Your task is to output the entries below word for word.

────────────────────────────────────────

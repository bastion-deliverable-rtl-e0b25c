// Behavioural model (not synthesizable): the chain of delay elements that derives the
// sampling clocks of the slack monitor from its ClockEnable line.
//
// taps[0] is clk_en itself; taps[i] is taps[i-1] delayed by STAGE_PS picoseconds, the delay
// of one inverter-sized element. In silicon these are standard cells whose delay sets the
// monitor's resolution; the value 20 ps is this design's assumption (the document gives no
// number). Adding or removing stages changes the guard-band resolution.
module clk_delay_line #(
  parameter int unsigned NUM_TAPS = 4,
  parameter int unsigned STAGE_PS = 20
) (
  input  logic                clk_en,
  output logic [NUM_TAPS-1:0] taps
);

  assign taps[0] = clk_en;
  for (genvar i = 1; i < NUM_TAPS; i++) begin : g_stage
    assign #(STAGE_PS * 1ps) taps[i] = taps[i-1];
  end

endmodule
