// Testbench of the delay-line model: measures the delay of every tap after rising and
// falling edges of clk_en against the configured 20 ps per stage.
module clk_delay_line_tb;
  timeunit 1ps; timeprecision 1ps;
  logic clk_en = 0;
  logic [3:0] taps;
  clk_delay_line #(.NUM_TAPS(4), .STAGE_PS(20)) dut (.clk_en, .taps);
  int checks = 0, failures = 0;
  time t_edge;
  time t_tap [4];
  task automatic check(input bit ok, input string what);
    checks++; if (!ok) begin failures++; $display("FAIL: %s", what); end
  endtask
  for (genvar i = 0; i < 4; i++) begin : g_w
    always @(posedge taps[i] or negedge taps[i]) t_tap[i] = $time;
  end
  initial begin
    #500;
    for (int r = 0; r < 4; r++) begin
      clk_en = ~clk_en; t_edge = $time;
      #300;
      for (int i = 0; i < 4; i++)
        check(t_tap[i] - t_edge == 20 * i, $sformatf("tap %0d delay %0t", i, t_tap[i] - t_edge));
    end
    $display("TB_RESULT checks=%0d failures=%0d", checks, failures);
    $finish;
  end
  initial begin #100000; failures++; $display("TB_RESULT checks=%0d failures=%0d", checks, failures); $finish; end
endmodule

────────────────────────────────────────

• Output for this exercise
repository bastion-deliverable-rtl-e0b25c
// Behavioural model (not synthesizable): the chain of delay elements that derives the
// sampling clocks of the slack monitor from its ClockEnable line.
//
// taps[0] is clk_en itself; taps[i] is taps[i-1] delayed by STAGE_PS picoseconds, the delay
// of one inverter-sized element. In silicon these are standard cells whose delay sets the
// monitor's resolution; the value 20 ps is this design's assumption (the document gives no
// number). Adding or removing stages changes the guard-band resolution.
module clk_delay_line #(
  parameter int unsigned NUM_TAPS = 4,
  parameter int unsigned STAGE_PS = 20
) (
  input  logic                clk_en,
  output logic [NUM_TAPS-1:0] taps
);

  assign taps[0] = clk_en;
  for (genvar i = 1; i < NUM_TAPS; i++) begin : g_stage
    assign #(STAGE_PS * 1ps) taps[i] = taps[i-1];
  end

endmodule
// Testbench of the delay-line model: measures the delay of every tap after rising and
// falling edges of clk_en against the configured 20 ps per stage.
module clk_delay_line_tb;
  timeunit 1ps; timeprecision 1ps;
  logic clk_en = 0;
  logic [3:0] taps;
  clk_delay_line #(.NUM_TAPS(4), .STAGE_PS(20)) dut (.clk_en, .taps);
  int checks = 0, failures = 0;
  time t_edge;
  time t_tap [4];
  task automatic check(input bit ok, input string what);
    checks++; if (!ok) begin failures++; $display("FAIL: %s", what); end
  endtask
  for (genvar i = 0; i < 4; i++) begin : g_w
    always @(posedge taps[i] or negedge taps[i]) t_tap[i] = $time;
  end
  initial begin
    #500;
    for (int r = 0; r < 4; r++) begin
      clk_en = ~clk_en; t_edge = $time;
      #300;
      for (int i = 0; i < 4; i++)
        check(t_tap[i] - t_edge == 20 * i, $sformatf("tap %0d delay %0t", i, t_tap[i] - t_edge));
    end
    $display("TB_RESULT checks=%0d failures=%0d", checks, failures);
    $finish;
  end
  initial begin #100000; failures++; $display("TB_RESULT checks=%0d failures=%0d", checks, failures); $finish; end
endmodule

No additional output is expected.